Administration Takes Aim at Birth Control Coverage Through New Federal Regulations
Posted October, 30 2017 by Taylor Frazier
Guest post by Ann Danforth, Progressive States Advocacy and Policy Manager at Raising Women’s Voices-NY.
In their latest attack on women’s health, the Trump Administration released two new rules that weaken the Affordable Care Act (ACA)’s birth control benefit. The interim final rules (see here and here), which went into effect immediately, allow employers to deny their employees birth control coverage because of an employer’s moral objection to birth control. In addition, the rules expand the scope of employers who can cite religious objections for denying their employees birth control coverage. Luckily, here in New York, many (but not all) women will be protected by new state regulations that require insurers to cover birth control with no cost sharing.
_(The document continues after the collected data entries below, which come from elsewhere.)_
// ocp_noc_traffic.svh: CPU model, reference memory and traffic shared by the
// end-to-end testbenches of ocp_noc_top. Included inside a testbench module
// that declares clk_m, rst, the CPU bus signals, the dut instance and the
// counters checks/failures.
//
// The CPU model drives a request on the falling edge of clk_m, holds it while
// cpu_stall is high and counts it as taken on the rising edge where stall is
// low. Every response (cpu_ack) is compared in order with a reference model:
// ROM words {~i, 5'b10101, 5'b0, i}, RAM words as last written, ERR for a
// write to the ROM, no data for writes.
//
// Stimulus: the 36 data tokens of the nonsplit/split benchmark, i.e. nine
// 4-beat groups. Groups 0-3 are the published rows (INCR writes to
// 1B48BF40-4C, WRAP reads 1B4A001D down to 1B4A0011, INCR reads 1B4805D1-DD,
// INCR writes to 1B48BF60-6C); groups 4-8 continue in the same style (reads
// back of the written words, a second WRAP read group, one more write/read
// pair). In nonsplit runs the mode bit (address bit 24) is cleared, so every
// token is a single transfer; in split runs each group is one burst of four
// followed by one idle cycle.

  typedef struct {
    bit          we;
    logic [31:0] adr;
    logic [31:0] dat;
  } token_t;

  int cyc = 0;
  always @(negedge clk_m) cyc++;

  // ---- reference model ----
  logic [31:0] ram_ref [int];
  typedef struct {
    logic [31:0] data;
    ocp_resp_e   resp;
    bit          known;
    int          t_acc;
  } exp_t;
  exp_t exp_q[$];
  int   n_acc = 0, n_resp = 0, last_lat = 0, last_ack_cyc = 0, n_err = 0, n_unchecked = 0;

  function automatic exp_t model(bit we, logic [31:0] adr, logic [31:0] dat);
    exp_t e;
    int w;
    w = int'(adr[12:2]);
    e.known = 1; e.data = '0; e.resp = RESP_DVA; e.t_acc = 0;
    if (!adr[13]) begin
      if (we) e.resp = RESP_ERR;
      else e.data = {~adr[12:2], 5'b10101, 5'd0, adr[12:2]};
    end else if (we) begin
      ram_ref[w] = dat;
    end else if (ram_ref.exists(w)) begin
      e.data = ram_ref[w];
    end else begin
      e.known = 0;
    end
    return e;
  endfunction

  always @(posedge clk_m) if (!rst && cpu_ack) begin
    exp_t e;
    e = exp_q.pop_front();
    n_resp++;
    last_lat = cyc - e.t_acc + 1;
    last_ack_cyc = cyc;
    if (cpu_resp == RESP_ERR) n_err++;
    if (!e.known) n_unchecked++;
    check(cpu_resp == e.resp && (!e.known || cpu_dat_r == e.data),
          $sformatf("response %0d: got %h/%s exp %h/%s", n_resp, cpu_dat_r, cpu_resp.name(),
                    e.data, e.resp.name()));
  end

  // ---- CPU bus driver ----
  int t_last_acc = -10, n_pipelined = 0;

  task automatic cpu_txn(bit we, logic [31:0] adr, logic [31:0] dat, bit hold_after = 0);
    exp_t e;
    @(negedge clk_m);
    cpu_cyc = 1; cpu_stb = 1; cpu_we = we; cpu_adr = adr; cpu_dat_w = dat; cpu_sel = 4'hF;
    @(posedge clk_m);
    while (cpu_stall) @(posedge clk_m);
    e = model(we, adr, dat);
    e.t_acc = cyc;
    exp_q.push_back(e);
    if (cyc == t_last_acc + 1) n_pipelined++;
    t_last_acc = cyc;
    n_acc++;
    #0.01 if (!hold_after) begin cpu_cyc = 0; cpu_stb = 0; end
  endtask

  task automatic cpu_idle(int n);
    repeat (n) begin
      @(negedge clk_m);
      cpu_cyc = 0; cpu_stb = 0;
    end
  endtask

  task automatic wait_all();
    while (n_resp != n_acc) @(posedge clk_m);
    @(negedge clk_m);
  endtask

  // ---- benchmark tokens ----
  function automatic token_t token(int i);
    token_t t;
    int g, k;
    g = i / 4; k = i % 4;
    t.dat = 32'h0;
    case (g)
      0: begin t.we = 1; t.adr = 32'h1B48BF40 + 32'(4*k); t.dat = 32'h0002AABC + 32'(k); end
      1: begin t.we = 0; t.adr = 32'h1B4A001D - 32'(4*k); end
      2: begin t.we = 0; t.adr = 32'h1B4805D1 + 32'(4*k); end
      3: begin t.we = 1; t.adr = 32'h1B48BF60 + 32'(4*k); t.dat = 32'h0002AABC + 32'(k); end
      4: begin t.we = 0; t.adr = 32'h1B48BF40 + 32'(4*k); end
      5: begin t.we = 0; t.adr = 32'h1B4A002D - 32'(4*k); end
      6: begin t.we = 0; t.adr = 32'h1B48BF60 + 32'(4*k); end
      7: begin t.we = 1; t.adr = 32'h1B48BF70 + 32'(4*k); t.dat = 32'h0002AAC0 + 32'(k); end
      default: begin t.we = 0; t.adr = 32'h1B48BF70 + 32'(4*k); end
    endcase
    return t;
  endfunction

  // nonsplit run: returns clk_m cycles from the first request taken to the last
  // response seen, and the latency of the last transaction
  task automatic run_nsp(output int total, output int lat);
    int t0;
    for (int i = 0; i < 36; i++) begin
      token_t t;
      t = token(i);
      t.adr[24] = 1'b0;
      cpu_txn(t.we, t.adr, t.dat);
      if (i == 0) t0 = cyc;
    end
    wait_all();
    total = last_ack_cyc - t0 + 1;
    lat = last_lat;
  endtask

  // split run: nine bursts of four with one idle cycle between bursts
  task automatic run_sp(output int total);
    int t0;
    for (int i = 0; i < 36; i++) begin
      token_t t;
      t = token(i);
      cpu_txn(t.we, t.adr, t.dat, (i % 4) != 3);
      if (i == 0) t0 = cyc;
      if (i % 4 == 3 && i != 35) cpu_idle(1);
    end
    wait_all();
    total = last_ack_cyc - t0 + 1;
  endtask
The ACA guarantees coverage for a set of women’s preventive health care services, which through federal regulations issued by the Obama administration, include birth control. As a result, employers are required to cover all methods of FDA-approved birth control for employees with no cost sharing. Under the Obama administration, houses of worship were exempt from the requirement to cover birth control for their employees. An accommodation ensured that women who work for a narrowly-defined group of employers that object to providing coverage on religious grounds still had access to seamless birth control coverage.
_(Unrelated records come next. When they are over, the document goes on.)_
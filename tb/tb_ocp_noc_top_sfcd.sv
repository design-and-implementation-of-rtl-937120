// tb_ocp_noc_top_sfcd: end-to-end test of the single-clock configuration
// (MFCD = 0: all domain interfaces combinational, one router), all three
// clock inputs driven by one 1.35 GHz clock. Runs the 36-token benchmark in
// nonsplit and in split mode, checks every response against the reference
// model and checks the cycle counts against the latency model:
//   request path 4 (master back-end 1, OCP entities 3) + 3 (network back-ends
//   and one router) + 4 (OCP entities 3, slave back-end 1), memory 2,
//   response path 3 + 3 + 3, and one cycle for the CPU to take the response.
// Counted from the edge where the back-end takes the request to the edge where
// the CPU takes the response, inclusive, this is 23 clock edges; the published
// model's 24 counts the CPU handing the request to the back-end as a cycle of
// its own, which here is the same edge as the back-end's input register.
// Nonsplit: the next request is taken one edge before the previous response
// is seen by the CPU, so 36 tokens take 35 x 22 + 23 cycles.
// Split: tokens are taken one per clock with one idle cycle after each burst,
// so 36 tokens take (36 + 8 - 1) + 23 cycles.
`timescale 1ns/1ps
module tb_ocp_noc_top_sfcd;
  import ocp_pkg::*;

  logic clk = 0, rst = 1;
  always #0.37 clk = ~clk;   // 1.35 GHz
  wire clk_m = clk;

  logic              cpu_cyc, cpu_stb, cpu_we, cpu_stall, cpu_ack;
  logic [3:0]        cpu_sel;
  logic [31:0]       cpu_adr, cpu_dat_w, cpu_dat_r;
  ocp_resp_e         cpu_resp;
  logic [2:0]        cpu_tag;
  logic              cfg_we;
  logic [5:0]        cfg_idx, cfg_route;
  logic [0:0]        b_in_valid, b_in_stall, b_out_valid, b_out_stall;
  logic [0:0][71:0]  b_in_flit, b_out_flit;

  ocp_noc_top #(.MFCD(1'b0), .N_ROUTERS(1)) dut (
    .clk_m(clk), .clk_n(clk), .clk_s(clk), .*
  );

  int checks = 0, failures = 0;
  task automatic check(bit c, string msg);
    checks++;
    if (!c) begin failures++; $display("FAIL %s", msg); end
  endtask

  `include "ocp_noc_traffic.svh"

  int nsp_total, nsp_lat, sp_total;

  initial begin
    cpu_cyc = 0; cpu_stb = 0; cpu_we = 0; cpu_sel = 0; cpu_adr = 0; cpu_dat_w = 0;
    cfg_we = 0; cfg_idx = 0; cfg_route = 0;
    b_in_valid = '0; b_in_flit = '0; b_out_stall = '0;
    #3.1 rst = 0;
    @(negedge clk); cfg_we = 1; cfg_idx = 6'd6; cfg_route = 6'b100000;   // A -> C
    @(negedge clk); cfg_we = 0;

    run_nsp(nsp_total, nsp_lat);
    $display("INFO nonsplit: latency %0d cycles, 36 tokens in %0d cycles", nsp_lat, nsp_total);
    check(nsp_lat == 23, $sformatf("nonsplit latency %0d, expected 23", nsp_lat));
    check(nsp_total == 35 * 22 + 23, $sformatf("nonsplit total %0d, expected %0d", nsp_total, 35 * 22 + 23));

    run_sp(sp_total);
    $display("INFO split: 36 tokens in %0d cycles", sp_total);
    check(sp_total == 43 + 23, $sformatf("split total %0d, expected %0d", sp_total, 43 + 23));
    check(n_resp == 72 && n_unchecked == 0, "all 72 responses checked");

    $display("TB_RESULT checks=%0d failures=%0d", checks, failures);
    $finish;
  end

  initial begin
    #20000;
    failures++;
    $display("FAIL watchdog");
    $display("TB_RESULT checks=%0d failures=%0d", checks, failures);
    $finish;
  end
endmodule
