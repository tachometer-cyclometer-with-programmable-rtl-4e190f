// management: the Moore state machine that controls one measurement.
//
// Inputs a1 (the 250 ms window) and a2 (the 4 ms window). Outputs depend on the
// state only:
//
//   state     count_ena  reg_ena  count_rst   next state
//   NACHALO       0         0         1       a1 ? (a2 ? COUNT : PAUSE) : NACHALO
//   COUNT         1         0         0       !a1 ? ZAPIS_A : !a2 ? PAUSE : COUNT
//   PAUSE         0         0         0       !a1 ? ZAPIS_A :  a2 ? COUNT : PAUSE
//   ZAPIS_A       0         1         0       ZAPIS_B
//   ZAPIS_B       0         1         0       NACHALO
//
// The 14 bit counter is therefore enabled only while both windows are open.
// When the long window closes, the register is written for two cycles and
// the counter is then held in reset until the next long window opens. The
// states NACHALO ("start"), COUNT, ZAPIS_A and ZAPIS_B ("write"), their
// order and their outputs are the design's; the PAUSE state, which a Moore
// machine needs to stop counting between short windows, and the choice of
// which input is which window are this implementation's. NACHALO is the reset
// state. Each output changes on the clock edge on which the state changes.
module management
  import tacho_pkg::*;
(
  input  logic        clk,
  input  logic        rst_n,
  input  logic        a1,
  input  logic        a2,
  output logic        count_ena,
  output logic        reg_ena,
  output logic        count_rst,
  output mgmt_state_t state
);
  mgmt_state_t next_state;

  always_ff @(posedge clk or negedge rst_n) begin
    if (!rst_n) state <= NACHALO;
    else        state <= next_state;
  end

  always_comb begin
    next_state = state;
    unique case (state)
      NACHALO: if (a1)       next_state = a2 ? COUNT : PAUSE;
      COUNT:   if (!a1)      next_state = ZAPIS_A;
               else if (!a2) next_state = PAUSE;
      PAUSE:   if (!a1)      next_state = ZAPIS_A;
               else if (a2)  next_state = COUNT;
      ZAPIS_A:               next_state = ZAPIS_B;
      ZAPIS_B:               next_state = NACHALO;
      default:               next_state = NACHALO;
    endcase
  end

  assign count_ena = (state == COUNT);
  assign reg_ena   = (state == ZAPIS_A) || (state == ZAPIS_B);
  assign count_rst = (state == NACHALO);
endmodule
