// tb_management: checks the measurement controller.
//
// First a directed run of one measurement: the long and short windows (a1, a2)
// open together, the short one closes and reopens, then both close. The
// expected state and outputs, cycle by cycle, are written out by hand from the
// state table. Then a random run of a1/a2 levels is compared with a reference
// next-state function written independently in this bench.
module tb_management;
  import tacho_pkg::*;

  logic clk = 1'b0, rst_n = 1'b0, a1 = 1'b0, a2 = 1'b0;
  logic count_ena, reg_ena, count_rst;
  mgmt_state_t state;
  int   checks = 0, failures = 0;

  management dut (.clk, .rst_n, .a1, .a2, .count_ena, .reg_ena, .count_rst, .state);

  always #500 clk = ~clk;

  initial begin
    repeat (100000) @(posedge clk);
    failures++;
    $display("watchdog expired");
    $display("TB_RESULT checks=%0d failures=%0d", checks, failures);
    $finish;
  end

  // expect: state code and outputs {count_ena, reg_ena, count_rst}
  task automatic expect_state(mgmt_state_t s, logic [2:0] outs, string what);
    checks++;
    if (state !== s || {count_ena, reg_ena, count_rst} !== outs) begin
      failures++;
      $display("%s: state=%0d outs=%b, expected state=%0d outs=%b",
               what, state, {count_ena, reg_ena, count_rst}, s, outs);
    end
  endtask

  function automatic int ref_next(int s, logic l, logic sh);
    // 0 start, 1 count, 2 pause, 3 write a, 4 write b
    if (s == 0) return l ? (sh ? 1 : 2) : 0;
    if (s == 1 || s == 2) return !l ? 3 : (sh ? 1 : 2);
    if (s == 3) return 4;
    return 0;
  endfunction

  function automatic logic [2:0] ref_outs(int s);
    return {s == 1, s == 3 || s == 4, s == 0};
  endfunction

  initial begin
    int s;
    repeat (2) @(negedge clk);
    expect_state(NACHALO, 3'b001, "in reset");
    rst_n = 1'b1;
    @(negedge clk);
    expect_state(NACHALO, 3'b001, "idle");
    a1 = 1'b1; a2 = 1'b1;
    @(negedge clk);
    expect_state(COUNT, 3'b100, "both windows open");
    @(negedge clk);
    expect_state(COUNT, 3'b100, "still counting");
    a2 = 1'b0;
    @(negedge clk);
    expect_state(PAUSE, 3'b000, "short window closed");
    @(negedge clk);
    expect_state(PAUSE, 3'b000, "waiting for pulse");
    a2 = 1'b1;
    @(negedge clk);
    expect_state(COUNT, 3'b100, "short window reopened");
    a1 = 1'b0; a2 = 1'b0;
    @(negedge clk);
    expect_state(ZAPIS_A, 3'b010, "long window closed");
    @(negedge clk);
    expect_state(ZAPIS_B, 3'b010, "second write cycle");
    @(negedge clk);
    expect_state(NACHALO, 3'b001, "counter reset");
    @(negedge clk);
    expect_state(NACHALO, 3'b001, "reset held until next gate");
    a1 = 1'b1; a2 = 1'b0;
    @(negedge clk);
    expect_state(PAUSE, 3'b000, "gate open, short closed");
    a1 = 1'b0;
    @(negedge clk);
    expect_state(ZAPIS_A, 3'b010, "gate closed from pause");

    // random run against the reference
    s = 3;
    for (int n = 0; n < 5000; n++) begin
      if ($urandom_range(7) == 0) a1 = ~a1;
      if ($urandom_range(3) == 0) a2 = ~a2;
      s = ref_next(s, a1, a2);
      @(negedge clk);
      checks++;
      if (int'(state) != s || {count_ena, reg_ena, count_rst} !== ref_outs(s)) begin
        failures++;
        if (failures < 10) $display("random step %0d: state=%0d expected %0d", n, state, s);
      end
    end
    $display("TB_RESULT checks=%0d failures=%0d", checks, failures);
    $finish;
  end
endmodule
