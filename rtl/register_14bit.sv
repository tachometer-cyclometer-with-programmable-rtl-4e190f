// register_14bit: holds the last completed measurement.
//
// q loads d on every clock edge on which ena is high and keeps its value
// otherwise; reset clears it to 0. Management raises ena for two cycles after
// the 250 ms window closes, while the counter is stopped, so the register
// always holds the count of the last complete window and the display does not
// flicker while the next one is being counted. Function from the design; the
// reset value is this implementation's choice.
//
// Interface: clk, active-low asynchronous rst_n, ena, d, q.
module register_14bit #(
  parameter int unsigned W = tacho_pkg::CNT_W
) (
  input  logic         clk,
  input  logic         rst_n,
  input  logic         ena,
  input  logic [W-1:0] d,
  output logic [W-1:0] q
);
  always_ff @(posedge clk or negedge rst_n) begin
    if (!rst_n)   q <= '0;
    else if (ena) q <= d;
  end
endmodule
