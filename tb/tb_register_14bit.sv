// tb_register_14bit: checks the result register.
//
// After reset the register reads 0. With random data and a write enable that
// is high about one cycle in four, q must always equal the last value written.
module tb_register_14bit;
  logic        clk = 1'b0, rst_n = 1'b0, ena = 1'b0;
  logic [13:0] d = '0, q;
  logic [13:0] ref_q;
  int          checks = 0, failures = 0, writes = 0;

  register_14bit dut (.clk, .rst_n, .ena, .d, .q);

  always #500 clk = ~clk;

  initial begin
    repeat (100000) @(posedge clk);
    failures++;
    $display("watchdog expired");
    $display("TB_RESULT checks=%0d failures=%0d", checks, failures);
    $finish;
  end

  initial begin
    repeat (2) @(negedge clk);
    checks++;
    if (q !== 14'd0) begin failures++; $display("reset value %0d", q); end
    rst_n = 1'b1;
    ref_q = '0;
    for (int i = 0; i < 5000; i++) begin
      ena = ($urandom_range(3) == 0);
      d   = 14'($urandom);
      @(negedge clk);
      if (ena) begin ref_q = d; writes++; end
      checks++;
      if (q !== ref_q) begin
        failures++;
        if (failures < 10) $display("step %0d: q=%0d expected %0d", i, q, ref_q);
      end
    end
    checks++;
    if (writes < 1000) begin failures++; $display("too few writes"); end
    $display("TB_RESULT checks=%0d failures=%0d", checks, failures);
    $finish;
  end
endmodule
The Trump Administration’s recent actions expand the exemption to include all employers, universities, and insurance companies, and make the accommodation optional. Now, instead of an accommodation that protects employers’ religious views and women’s access to vital health care, these new rules simply allow almost any employer to refuse to provide birth control coverage to their employees for either moral or religious objections to contraception.
While not all employers will choose to deny contraceptive coverage to their employees, these rules create sweeping new exemptions that put women’s coverage at risk, and roll back important gains in women’s health. Thanks to the ACA, 62.4 million women have insurance coverage for their birth control with no out-of-pocket costs. The percentage of women with employer sponsored insurance who were paying out-of-pocket expenses for birth control pills fell from 1 out of every 4 women before passage of the ACA to just 1 out of every 28 women in 2014. And in 2013 alone, women saved $1.4 billion in co-pays and deductibles on birth control pills.
Here in New York, an estimated 3,855,517 women between the ages of 18 and 64 have preventive services coverage, including birth control, with zero cost sharing thanks to the ACA. Fortunately, many New York women will still have guaranteed access to contraception with no cost sharing because of recently finalized New York State regulations. These regulations require coverage without co-pays for one type of contraception in each of the 18 FDA-approved categories (the federal ACA standard), and allow for the dispensing of 12 months of contraception after an initial three-month allotment (June 28, 2017 Register: Page 13, Notice of Adoption). Unfortunately, however, our state requirements do not reach “self-funded” insurance plans, which are regulated by the federal government, and not subject to the New York regulations. Because as many as 40 percent of New Yorkers have these self-funded plans, there are a number of New York women who will not be protected. The Trump Administration’s new rules have put us in a place where a woman’s zip code, employer, or income determine her ability to access the contraception she needs.
While our colleagues at the ACLU and the Center for Reproductive Rights have already filed lawsuits challenging the new rules, we must call on employers to stand up for their employees and publicly declare they will continue to provide contraceptive coverage. In addition, all of us who are employees can demand that our employers affirm they will continue providing contraceptive coverage. We will also continue to support legislation here in New York – the proposed Comprehensive Contraception Coverage Act – that would place even stronger contraceptive coverage requirements into state law.